Induction of donor-specific tolerance is a desirable goal in solid-organ transplantation because it could prevent the severe side effects associated with chronic immunosuppression.⁹  So far, simultaneous nonmyeloablative bone marrow and kidney transplantation has been the only successful strategy to intentionally induce tolerance in a clinical setting.¹⁰  However, to avoid extensive recipient T-cell depletion, approaches to inducing peripheral T-cell tolerance are needed. In the mouse model, a minimal protocol that uses low-dose (3 Gy) total body irradiation (TBI) and costimulatory blockade with anti-CD154 (CD40 ligand) monoclonal antibody (mAb) together with bone marrow transplantation (BMT) has reliably induced stable mixed chimerism and permanent survival of MHC-mismatched skin grafts.¹¹  In this model, alloreactive CD4 and CD8 cells are both independently capable of rejecting BM. The mechanistic study of Fehr et al¹²  has demonstrated that the tolerance of donor-specific peripheral T cells involves very rapid unresponsiveness followed by clonal deletion.¹²  In this process PD-1 engagement is essential for CD8 but not CD4 tolerance.¹³ 

The authors of studies in large animals and rodents^14,15  have suggested that calcineurin inhibition blocks the graft-prolonging effects of anti-CD154. In other studies in monkeys and humans,^10,16  investigators have successfully used calcineurin inhibitors in protocols achieving tolerance with combined kidney and BMT. Our previous studies in which we used anti-CD154 and allogeneic BMT have shown that CD4 tolerance can be readily achieved in the presence of calcineurin inhibition.¹⁷  However, the possible role of a TCR-mediated signal through the calcineurin/NFAT pathway for CD8 allotolerance is unknown. In view of the aforementioned contradictory data, it was important to determine the role of this pathway in CD8 allotolerance induction. We report here on studies using cyclosporine A and NFAT1-deficient mice for this purpose.
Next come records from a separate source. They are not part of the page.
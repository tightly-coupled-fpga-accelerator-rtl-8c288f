// gm_kernel: compute kernel of the grid-mapping execution unit.
//
// Started by the EU controller with the start address A of the task's input
// record, it spreads the charges of a list of particles onto the charge grid
// held in the shared memory:
//   A+0 number of particles N    A+1 inverse grid spacing 1/h (Q16.16)
//   A+2 grid base address G
//   A+3+4k .. A+6+4k  particle k: x, y, z, charge (Q16.16)
// Grid point (ix, iy, iz) is the word G + ix*2^(2*GRID_BITS) + iy*2^GRID_BITS
// + iz. For each particle the four words are read over the bus, handed to
// grid_mapping, and each of its 27 weighted contributions is added to its grid
// word with an atomic fetch-and-add, one per bus grant, so several units (or
// the CPU) could deposit into the same grid without locks. done pulses one
// cycle after the last add was granted. Bus protocol as in atomic_mem
// (request held until granted, read data one cycle after the grant); add
// responses are not waited for. Record layout and the word-serial flow are
// this design's choices.
module gm_kernel
  import md_pkg::*;
#(
  parameter int unsigned GRID_BITS = 5
) (
  input  logic              clk,
  input  logic              rst_n,
  input  logic              start,
  input  logic [MEM_DW-1:0] arg,
  output logic              done,
  output mem_req_t          mem_req,
  input  logic              mem_gnt,
  input  mem_rsp_t          mem_rsp
);
  typedef enum logic [2:0] {G_IDLE, G_HDR, G_PART, G_FEED, G_ADD, G_DONE} state_e;

  state_e             state;
  logic               pend;
  logic [MEM_AW-1:0]  base, rd_addr;
  logic [1:0]         widx;
  logic [31:0]        n, k;
  logic [31:0]        hdr [3];       // N, 1/h, grid base
  logic [31:0]        prt [4];       // x, y, z, charge
  logic [4:0]         nadd;          // contributions added for this particle

  logic                 g_in_ready, g_out_valid, g_out_ready;
  logic [GRID_BITS-1:0] g_idx [3];
  logic signed [31:0]   g_val;
  logic signed [31:0]   g_pos [3];

  assign g_pos[0] = prt[0];
  assign g_pos[1] = prt[1];
  assign g_pos[2] = prt[2];

  grid_mapping #(.GRID_BITS(GRID_BITS)) u_gm (
    .clk, .rst_n,
    .in_valid  (state == G_FEED),
    .in_ready  (g_in_ready),
    .pos       (g_pos),
    .charge    (prt[3]),
    .inv_h     (hdr[1]),
    .out_valid (g_out_valid),
    .out_ready (g_out_ready),
    .out_idx   (g_idx),
    .out_val   (g_val)
  );

  assign g_out_ready = (state == G_ADD) && mem_gnt;

  always_comb begin
    mem_req = '0;
    unique case (state)
      G_HDR:  begin mem_req.valid = !pend; mem_req.addr = base + MEM_AW'(widx); end
      G_PART: begin mem_req.valid = !pend; mem_req.addr = rd_addr + MEM_AW'(widx); end
      G_ADD:  begin
        mem_req.valid = g_out_valid;
        mem_req.op    = MEM_ADD;
        mem_req.addr  = hdr[2] + MEM_AW'({g_idx[0], g_idx[1], g_idx[2]});
        mem_req.wdata = g_val;
      end
      default: ;
    endcase
  end

  assign done = (state == G_DONE);

  always_ff @(posedge clk or negedge rst_n) begin
    if (!rst_n) begin
      state <= G_IDLE;
      pend <= 1'b0;
      base <= '0; rd_addr <= '0; widx <= '0;
      n <= '0; k <= '0; nadd <= '0;
      for (int i = 0; i < 3; i++) hdr[i] <= '0;
      for (int i = 0; i < 4; i++) prt[i] <= '0;
    end else begin
      unique case (state)
        G_IDLE: if (start) begin
          base  <= arg;
          widx  <= '0;
          k     <= '0;
          state <= G_HDR;
        end
        G_HDR: begin
          if (!pend) begin
            if (mem_gnt) pend <= 1'b1;
          end else if (mem_rsp.valid) begin
            pend <= 1'b0;
            hdr[widx] <= mem_rsp.rdata;
            if (widx == 2'd2) begin
              widx    <= '0;
              n       <= hdr[0];
              rd_addr <= base + 3;
              state   <= (hdr[0] == 0) ? G_DONE : G_PART;
            end else widx <= widx + 1'b1;
          end
        end
        G_PART: begin
          if (!pend) begin
            if (mem_gnt) pend <= 1'b1;
          end else if (mem_rsp.valid) begin
            pend <= 1'b0;
            prt[widx] <= mem_rsp.rdata;
            if (widx == 2'd3) state <= G_FEED;
            widx <= widx + 1'b1;
          end
        end
        G_FEED: if (g_in_ready) begin
          nadd  <= '0;
          state <= G_ADD;
        end
        G_ADD: if (g_out_ready) begin
          nadd <= nadd + 1'b1;
          if (nadd == 5'd26) begin
            k       <= k + 1;
            rd_addr <= rd_addr + 4;
            state   <= (k + 1 == n) ? G_DONE : G_PART;
          end
        end
        G_DONE:  state <= G_IDLE;
        default: state <= G_IDLE;
      endcase
    end
  end

endmodule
Wild-type (WT) female C57BL/6 (B6: H-2^b) and B10.A (H-2^a) mice were purchased from the Frederick Cancer Research Facility. B6/129 F2 and K^bD^b double-deficient mice were purchased from The Jackson Laboratory and Taconic, respectively. NFAT1^−/−18  and 2C TCR tg mice were bred in our animal facility. Animal protocols were approved by the institutional committee at Massachusetts General Hospital.

Mice (6-12 weeks old) received 3 Gy TBI from a ¹³⁷Cs irradiator on day −1. Anti-CD154 (CD40 ligand) mAb (MR1; 2 mg; National Cell Culture Center) was administered intraperitoneally on day 0 before the intravenous injection of 20 to 25 × 10⁶ MHC-mismatched BM cells. In some groups, CD8-depleting (2.43, 1.44 mg) or CD4-depleting (GK1.5, 1.76 mg) mAbs were administered to the recipient intraperitoneally on day −1 to deplete both recipient and donor marrow-derived T cells. Ex vivo T-cell depletion of donor BM was performed where specifically indicated. Where indicated, a 2- to 4-week treatment course with 20 mg/kg/day CsA was given subcutaneously in a single daily injection, beginning on day 0. Injection sites were changed daily to avoid skin irritation.
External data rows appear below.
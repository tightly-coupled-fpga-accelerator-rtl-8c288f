// tb_gm_kernel: grid-mapping kernel with the task-graph memory. The grid is
// 8 x 8 x 8 words at address 512. For 12 tasks of 0..5 particles each
// (random positions over a 16 A box with 2 A spacing, so particles wrap
// around the grid edges, random charges) the bench writes the input record,
// starts the kernel and waits for done, while it keeps adding +1 to random
// grid words through a second bus port to test that the kernel's adds are
// atomic. After every task the whole grid is read back and compared with a
// real-arithmetic charge-spreading reference (tolerance per point: 2^-12 of
// each |Q| deposited there plus 2^-15 per contribution). The record words
// must be left unchanged, and done must come exactly once per task.
module tb_gm_kernel;
  import md_pkg::*;
  localparam int GB = 3, GN = 1 << (3 * GB), GBASE = 512;
  logic clk = 0, rst_n = 0;
  logic start, done;
  logic [MEM_DW-1:0] arg;
  mem_req_t req [2];
  logic     gnt [2];
  mem_rsp_t rsp [2];
  int checks = 0, failures = 0;

  gm_kernel #(.GRID_BITS(GB)) dut (.clk, .rst_n, .start, .arg, .done, .mem_req(req[0]), .mem_gnt(gnt[0]), .mem_rsp(rsp[0]));
  atomic_mem #(.NREQ(2), .DEPTH(1024)) u_mem (.clk, .rst_n, .req, .gnt, .rsp);

  always #5 clk = ~clk;

  initial begin
    repeat (400000) @(posedge clk);
    failures++;
    $display("watchdog expired");
    $display("TB_RESULT checks=%0d failures=%0d", checks, failures);
    $finish;
  end

  task automatic check(input bit ok, input string what);
    checks++;
    if (!ok) begin
      failures++;
      if (failures < 10) $display("FAIL %s at %0t", what, $time);
    end
  endtask

  task automatic bus(input mem_op_e op, input int a, input int d, output int r);
    @(negedge clk);
    req[1] = '{valid: 1'b1, op: op, addr: 32'(a), wdata: 32'(d)};
    #1;
    while (!gnt[1]) begin @(negedge clk); #1; end
    @(negedge clk);
    r = int'(rsp[1].rdata);
    req[1] = '0;
  endtask

  function automatic real urand(input real lo, input real hi);
    return lo + (hi - lo) * ($urandom % 1000000) / 1000000.0;
  endfunction
  function automatic int q16(input real v); return int'($rtoi(v * 65536.0 + (v >= 0 ? 0.5 : -0.5))); endfunction
  function automatic real spl(real t, int k);
    if (k == 0) return (1.0 - t) * (1.0 - t) / 2.0;
    if (k == 2) return t * t / 2.0;
    return 0.75 - (t - 0.5) * (t - 0.5);
  endfunction

  real gexp [GN], gtol [GN];
  int  n_done = 0;
  always @(posedge clk) if (rst_n && done) n_done++;

  initial begin
    int r;
    start = 0; arg = 0; req[1] = '0;
    for (int g = 0; g < GN; g++) begin gexp[g] = 0; gtol[g] = 0; end
    repeat (3) @(posedge clk);
    @(negedge clk) rst_n = 1;
    for (int g = 0; g < GN; g++) bus(MEM_WRITE, GBASE + g, 0, r);
    for (int t = 0; t < 12; t++) begin
      int A, n, words [$], bumps;
      int ih;
      A = 8 + 23 * (t % 2);
      n = t % 6;
      ih = q16(0.5);
      words.delete();
      words.push_back(n); words.push_back(ih); words.push_back(GBASE);
      for (int k = 0; k < n; k++) begin
        int p [3], q;
        int b [3]; real tt [3];
        for (int d = 0; d < 3; d++) p[d] = q16(urand(-4.0, 20.0));
        q = q16(urand(-1.5, 1.5));
        if (k == 0 && t == 5) begin p[0] = 0; p[1] = q16(1.0); p[2] = q16(15.0); end
        for (int d = 0; d < 3; d++) begin
          real u, v;
          words.push_back(p[d]);
          u = (real'(p[d]) / 65536.0) * 0.5;
          v = u - 0.5;
          b[d] = $rtoi($floor(v));
          tt[d] = v - $floor(v);
        end
        words.push_back(q);
        for (int a0 = 0; a0 < 3; a0++) for (int a1 = 0; a1 < 3; a1++) for (int a2 = 0; a2 < 3; a2++) begin
          int g;
          real qq;
          qq = real'(q) / 65536.0;
          g = (((b[0] + a0) & 7) << 6) | (((b[1] + a1) & 7) << 3) | ((b[2] + a2) & 7);
          gexp[g] += qq * spl(tt[0], a0) * spl(tt[1], a1) * spl(tt[2], a2);
          gtol[g] += (qq < 0 ? -qq : qq) / 4096.0 + 1.0 / 32768.0;
        end
      end
      foreach (words[i]) bus(MEM_WRITE, A + i, words[i], r);
      @(negedge clk);
      arg = 32'(A); start = 1;
      @(negedge clk);
      start = 0;
      // competing atomic adds from the second port while the kernel runs
      bumps = 0;
      while (!done) begin
        int g;
        g = $urandom % GN;
        bus(MEM_ADD, GBASE + g, 65536, r);
        gexp[g] += 1.0;
        bumps++;
        if (bumps > 1000) break;
      end
      repeat (3) @(negedge clk);
      check(n_done == t + 1, $sformatf("done count %0d after task %0d", n_done, t));
      foreach (words[i]) begin
        bus(MEM_READ, A + i, 0, r);
        check(r == words[i], "record unchanged");
      end
      for (int g = 0; g < GN; g++) begin
        real got;
        bus(MEM_READ, GBASE + g, 0, r);
        got = real'(r) / 65536.0;
        check((got - gexp[g]) <= gtol[g] + 1e-9 && (gexp[g] - got) <= gtol[g] + 1e-9,
              $sformatf("task %0d grid %0d got %f exp %f", t, g, got, gexp[g]));
      end
    end
    $display("TB_RESULT checks=%0d failures=%0d", checks, failures);
    $finish;
  end
endmodule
Mice were prepared as previously described.^12,13  In brief, 5 million BM cells from 2C-TCR tg B6 mice were transplanted into naive B6 mice treated with 3 Gy TBI on the same day. After 8 weeks, the percentage of 2C CD8 cells identified by the 1B2 clonotypic mAb ranged from 12.4% to 47.0%.
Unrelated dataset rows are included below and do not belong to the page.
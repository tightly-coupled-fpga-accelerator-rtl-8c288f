// rl_kernel: range-limited force kernel of an RL execution unit.
//
// Started by the EU controller with the start address A of the task's input
// data, it computes the total range-limited force on one particle from its
// neighbour list and writes it back, all over the shared memory bus:
//   A+0 number of neighbours N      A+1 box edge        A+2 cutoff squared
//   A+3..A+5 position of the particle
//   A+6+6k .. A+11+6k  neighbour k: x, y, z, sigma^2, eps/sigma^2, kq
//   A+6+6N .. A+8+6N   result: summed force x, y, z (written by the kernel)
// (formats as in rl_pipeline). Each neighbour is fetched word by word and
// then issued to the pair pipeline; results are summed as they come out, so
// fetching overlaps the pipeline. When all N results are in, the three sums
// are written and done pulses. The record layout and the word-serial fetch
// are this design's choices; the bus protocol is that of atomic_mem (request
// held until granted, read data one cycle after the grant). Sums wrap in 32
// bits.
module rl_kernel
  import md_pkg::*;
(
  input  logic              clk,
  input  logic              rst_n,
  input  logic              start,
  input  logic [MEM_DW-1:0] arg,
  output logic              done,
  output mem_req_t          mem_req,
  input  logic              mem_gnt,
  input  mem_rsp_t          mem_rsp
);
  typedef enum logic [2:0] {K_IDLE, K_HDR, K_NBR, K_ISSUE, K_DRAIN, K_WRITE, K_DONE} state_e;

  state_e             state;
  logic               pend;
  logic [MEM_AW-1:0]  base, rd_addr;
  logic [2:0]         widx;          // word index within header/neighbour/result
  logic [31:0]        n, issued, got;
  logic [31:0]        hdr [6];       // N, box, rc2, xi, yi, zi
  logic [31:0]        nbr [6];       // xj, yj, zj, sig2, eps_s2, kq
  logic signed [31:0] acc [3];

  logic               p_valid, p_out_valid, p_within;
  logic signed [31:0] p_pi [3], p_pj [3], p_force [3];

  assign p_pi[0] = hdr[3];
  assign p_pi[1] = hdr[4];
  assign p_pi[2] = hdr[5];
  assign p_pj[0] = nbr[0];
  assign p_pj[1] = nbr[1];
  assign p_pj[2] = nbr[2];
  assign p_valid = (state == K_ISSUE);

  rl_pipeline u_pipe (
    .clk, .rst_n,
    .in_valid  (p_valid),
    .pi        (p_pi),
    .pj        (p_pj),
    .box       (hdr[1]),
    .rc2       (hdr[2]),
    .sig2      (nbr[3]),
    .eps_s2    (nbr[4]),
    .kq        (nbr[5]),
    .out_valid (p_out_valid),
    .out_within(p_within),
    .force_o   (p_force)
  );

  // bus requests
  always_comb begin
    mem_req = '0;
    unique case (state)
      K_HDR:   begin mem_req.valid = !pend; mem_req.addr = base + MEM_AW'(widx); end
      K_NBR:   begin mem_req.valid = !pend; mem_req.addr = rd_addr + MEM_AW'(widx); end
      K_WRITE: begin
        mem_req.valid = !pend;
        mem_req.op    = MEM_WRITE;
        mem_req.addr  = base + 6 + 6 * n + MEM_AW'(widx);
        mem_req.wdata = acc[widx[1:0]];
      end
      default: ;
    endcase
  end

  assign done = (state == K_DONE);

  always_ff @(posedge clk or negedge rst_n) begin
    if (!rst_n) begin
      state <= K_IDLE;
      pend <= 1'b0;
      base <= '0; rd_addr <= '0; widx <= '0;
      n <= '0; issued <= '0; got <= '0;
      for (int i = 0; i < 6; i++) begin hdr[i] <= '0; nbr[i] <= '0; end
      for (int i = 0; i < 3; i++) acc[i] <= '0;
    end else begin
      // collect pipeline results in any state
      if (p_out_valid) begin
        got <= got + 1;
        for (int i = 0; i < 3; i++) acc[i] <= acc[i] + p_force[i];
      end
      unique case (state)
        K_IDLE: if (start) begin
          base  <= arg;
          widx  <= '0;
          got   <= '0;
          issued <= '0;
          for (int i = 0; i < 3; i++) acc[i] <= '0;
          state <= K_HDR;
        end
        K_HDR: begin
          if (!pend) begin
            if (mem_gnt) pend <= 1'b1;
          end else if (mem_rsp.valid) begin
            pend <= 1'b0;
            hdr[widx] <= mem_rsp.rdata;
            if (widx == 3'd5) begin
              widx    <= '0;
              n       <= hdr[0];
              rd_addr <= base + 6;
              state   <= (hdr[0] == 0) ? K_DRAIN : K_NBR;
            end else widx <= widx + 1'b1;
          end
        end
        K_NBR: begin
          if (!pend) begin
            if (mem_gnt) pend <= 1'b1;
          end else if (mem_rsp.valid) begin
            pend <= 1'b0;
            nbr[widx] <= mem_rsp.rdata;
            if (widx == 3'd5) begin
              widx  <= '0;
              state <= K_ISSUE;
            end else widx <= widx + 1'b1;
          end
        end
        K_ISSUE: begin
          issued  <= issued + 1;
          rd_addr <= rd_addr + 6;
          state   <= (issued + 1 == n) ? K_DRAIN : K_NBR;
        end
        K_DRAIN: if (got == n && !p_out_valid) begin
          widx  <= '0;
          state <= K_WRITE;
        end
        K_WRITE: begin
          if (!pend) begin
            if (mem_gnt) pend <= 1'b1;
          end else if (mem_rsp.valid) begin
            pend <= 1'b0;
            if (widx == 3'd2) state <= K_DONE;
            else widx <= widx + 1'b1;
          end
        end
        K_DONE:  state <= K_IDLE;
        default: state <= K_IDLE;
      endcase
    end
  end

endmodule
Female K^bD^b double-deficient B6 animals received 3 Gy TBI/anti-CD154 and allogeneic BMT together with 9 × 10⁶ MACS-purified, recipient-type CD8 T cells (from WT B6 or NFAT1^−/− B6 spleens) intravenously. CD8 T cells were isolated by the use of CD8 T-cell isolation kits and magnetic-activated cell sorting (Miltenyi Biotec). When indicated, the K^bD^b knockout (KO) recipients were lethally irradiated and reconstituted with NFAT1^−/− BM before allogeneic BMT and CD8 transfer.

For analysis of PD-1 expression on CD8 T cells in vivo, CD45.1 B6 mice received 4 Gy TBI and 10⁷ T cell–depleted, syngeneic, CD45.2 bone marrow cells from either WT or NFAT1^−/− mice. After reconstitution of peripheral T cells, these animals received 3 Gy TBI/anti-CD154 and allogeneic B10.A BMT. On day 7 after allogeneic BMT, all animals were killed, and their splenocytes were analyzed by flow cytometry for expression of PD-1, MHC class I (to identify recipient cells), and the congenic marker CD45.2 (to distinguish between WT and NFAT1^−/− cells in the same animal).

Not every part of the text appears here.